In the wake of 9/11 Americans in general and the government in particular were scared to death of the prospect of more violent attacks on the nation. The Department of Homeland Security was cobbled together from a number of agencies to better coordinate information and a response. It’s worth keeping in mind that the enemy then and the enemy now is still al Qaeda. Our concerns then were such that we deployed our military to Afghanistan and Iraq to deter the spread of the Islamist ideology. These days many nations cooperate to identify al Qaeda leaders and dispatch them.
Al Qaeda in America doesn’t hold Wednesday night get-togethers, but I am fairly confident that our law enforcement authorities are doing their best to keep an eye on its recruitment efforts as they seek to stop further attacks.

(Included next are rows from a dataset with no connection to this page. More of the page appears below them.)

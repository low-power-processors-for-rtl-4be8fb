// nimbus_top: the Nimbus microcontroller, a low-power AVR (ATmega103
// instruction set and I/O map) for sensor-network motes.
// Blocks: the AVR core, program ROM, 4 KB data RAM, the I/O & interrupt
// control (external_mux), the service registers (MCUCR, EIMSK), Timer/Counter0
// with an external clock input, a UART, parallel ports A and B, and the power
// control that implements the sleep modes by gating three clocks derived from
// the internal clock 'clk':
//   clk_core  core, ROM and RAM        (stopped in every sleep mode)
//   clk_dev   ports, UART, service     (stopped in power-save and power-down)
//   clk_timer Timer/Counter0           (stopped in power-down)
// The core reaches RAM and devices through one data bus: it drives a
// data-space address, the RAM answers 0x60 and up and the devices answer the
// I/O space 0x20-0x5F (I/O addresses 0x00-0x3F). Interrupt requests from the
// external pins (active low, enabled in EIMSK), the timer and the UART reach
// both the core and the power control, which wakes the clocks.
// Port pins are split into input, output value and direction (DDR) signals.
// 'pc', 'inst' and the sleep signals are brought out for observation.
//
// Beside the microcontroller, and not connected to it, sits the
// de-synchronised design study (desyn_loop): a self-timed loop of a
// desyn-element and an incrementer, with handshake fork and join. It has no
// clock and its own reset; its matched delay is an external part between
// disa_req_to_delay and disa_req_from_delay, and its token input and
// observer output are 4-phase channels on the disa_* ports.
// Because that loop is built from C-elements and latches, a linter reports
// its handshake signals (and disa_q, which feeds the incrementer back into
// the loop) as circular combinational logic; the cycle is the intended
// self-timed feedback and passes through master and slave latches that the
// handshake never opens at the same time.
module nimbus_top
  import nimbus_pkg::*;
#(
  parameter int unsigned ROM_WORDS = 8192,
  parameter int unsigned RAM_BYTES = 4096,
  parameter string       ROM_INIT  = ""
) (
  input  logic        clk,          // internal clock
  input  logic        clk_ext,      // external timer clock
  input  logic        rst_n,
  input  logic [7:0]  int_pins,     // INT7..INT0, active low
  input  logic [7:0]  porta_in,
  output logic [7:0]  porta_out,
  output logic [7:0]  porta_ddr,
  input  logic [7:0]  portb_in,
  output logic [7:0]  portb_out,
  output logic [7:0]  portb_ddr,
  input  logic        rxd,
  output logic        txd,
  output logic [15:0] pc,
  output logic [15:0] inst,
  output logic        sleep_status,
  output logic        mode_idle,
  output logic        mode_power_save,
  output logic        mode_power_down,
  output logic        clk_core_enable,
  output logic        clk_dev_enable,
  // de-synchronised design study
  input  logic        disa_rst_n,
  output logic        disa_req_to_delay,
  input  logic        disa_req_from_delay,
  input  logic        disa_ext_req,
  output logic        disa_ext_ack,
  output logic        disa_obs_req,
  input  logic        disa_obs_ack,
  output logic [7:0]  disa_q
);
  logic clk_core, clk_dev, clk_timer, clk_timer_enable;

  // core bus
  logic [15:0] rom_addr, rom_data, adr, inst_reg, sp;
  logic [5:0]  io_addr;
  logic        iore, iowe, ramre, ramwe, sleep_req, irqack;
  logic [7:0]  dbusout, dbusin, sreg;
  logic [4:0]  irqackad;
  logic [IRQ_LINES-1:0] irq_lines;

  // devices
  logic [7:0] ram_rdata, svc_rdata, tmr_rdata, porta_rdata, portb_rdata, uart_rdata;
  logic       svc_hit, tmr_hit, porta_hit, portb_hit, uart_hit;
  logic [7:0] ext_irq;
  logic       se, tmr_comp_irq, tmr_ovf_irq, uart_rx_irq, uart_udre_irq, uart_tx_irq;
  logic [2:0] sm;

  // ---------------- power control and clock gates ----------------
  power_control u_power (
    .clk, .rst_n, .sleep_req, .se, .sm, .irq_lines,
    .clk_core_enable, .clk_dev_enable, .clk_timer_enable,
    .mode_idle, .mode_power_down, .mode_power_save, .sleep_status
  );
  clock_gate u_cg_core  (.clk, .rst_n, .en(clk_core_enable),  .gclk(clk_core));
  clock_gate u_cg_dev   (.clk, .rst_n, .en(clk_dev_enable),   .gclk(clk_dev));
  clock_gate u_cg_timer (.clk, .rst_n, .en(clk_timer_enable), .gclk(clk_timer));

  // ---------------- core and memories ----------------
  avr_core u_core (
    .clk(clk_core), .rst_n, .rom_addr, .inst(rom_data), .pc, .inst_reg,
    .adr, .io_addr, .iore, .iowe, .ramre, .ramwe, .dbusout, .dbusin,
    .irq_lines, .irqack, .irqackad, .sleep_req, .sreg, .sp
  );

  prog_rom #(.WORDS(ROM_WORDS), .INIT_FILE(ROM_INIT)) u_rom (
    .clk(clk_core), .addr(rom_addr), .data(rom_data)
  );

  data_ram #(.BYTES(RAM_BYTES)) u_ram (
    .clk(clk_core), .addr(adr[$clog2(RAM_BYTES)-1:0]), .re(ramre), .we(ramwe),
    .wdata(dbusout), .rdata(ram_rdata)
  );

  // ---------------- I/O & interrupt control ----------------
  external_mux u_xmux (
    .adr, .ram_rdata,
    .svc_rdata, .svc_hit, .tmr_rdata, .tmr_hit,
    .porta_rdata, .porta_hit, .portb_rdata, .portb_hit, .uart_rdata, .uart_hit,
    .dbus_in(dbusin),
    .ext_irq, .tmr_comp_irq, .tmr_ovf_irq, .uart_rx_irq, .uart_udre_irq, .uart_tx_irq,
    .irq_lines
  );

  service_module u_svc (
    .clk(clk_dev), .rst_n, .io_addr, .io_we(iowe), .io_wdata(dbusout),
    .rdata(svc_rdata), .hit(svc_hit), .int_pins, .ext_irq, .se, .sm
  );

  timer_counter u_timer (
    .clk(clk_timer), .rst_n, .clk_ext, .io_addr, .io_we(iowe), .io_wdata(dbusout),
    .rdata(tmr_rdata), .hit(tmr_hit), .irq_comp(tmr_comp_irq), .irq_ovf(tmr_ovf_irq),
    .irqack, .irqackad
  );

  avr_port #(.PORT_ADDR(IO_PORTA), .DDR_ADDR(IO_DDRA), .PIN_ADDR(IO_PINA)) u_porta (
    .clk(clk_dev), .rst_n, .io_addr, .io_we(iowe), .io_wdata(dbusout),
    .rdata(porta_rdata), .hit(porta_hit), .pins_in(porta_in),
    .port_out(porta_out), .ddr_out(porta_ddr)
  );

  avr_port #(.PORT_ADDR(IO_PORTB), .DDR_ADDR(IO_DDRB), .PIN_ADDR(IO_PINB)) u_portb (
    .clk(clk_dev), .rst_n, .io_addr, .io_we(iowe), .io_wdata(dbusout),
    .rdata(portb_rdata), .hit(portb_hit), .pins_in(portb_in),
    .port_out(portb_out), .ddr_out(portb_ddr)
  );

  uart u_uart (
    .clk(clk_dev), .rst_n, .io_addr, .io_re(iore), .io_we(iowe), .io_wdata(dbusout),
    .rdata(uart_rdata), .hit(uart_hit), .rxd, .txd,
    .irq_rx(uart_rx_irq), .irq_udre(uart_udre_irq), .irq_tx(uart_tx_irq),
    .irqack, .irqackad
  );

  assign inst = inst_reg;

  // ---------------- de-synchronised design study ----------------
  desyn_loop #(.W(8)) u_disa (
    .rst_n(disa_rst_n),
    .req_to_delay(disa_req_to_delay), .req_from_delay(disa_req_from_delay),
    .ext_req(disa_ext_req), .ext_ack(disa_ext_ack),
    .obs_req(disa_obs_req), .obs_ack(disa_obs_ack),
    .q(disa_q)
  );
endmodule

What worries me is that the DHS definition of who they suspect of being “extremists” is so broad and so vague that there probably isn’t anyone who does not fall under suspicion.
There’s something paranoid and dangerous in the way they interpret their mission. There’s something scary about an agency that buys a billion bullets and equips itself like a small army. We already have an army and we have a vast law enforcement community nationwide who, frankly, I trust far more.
So the question is, are you an extremist? And for exercising my First Amendment rights of free speech, the publication—press—of my views, my religion, and may even join others “to petition the government for a redress of grievances”, am I an extremist, too?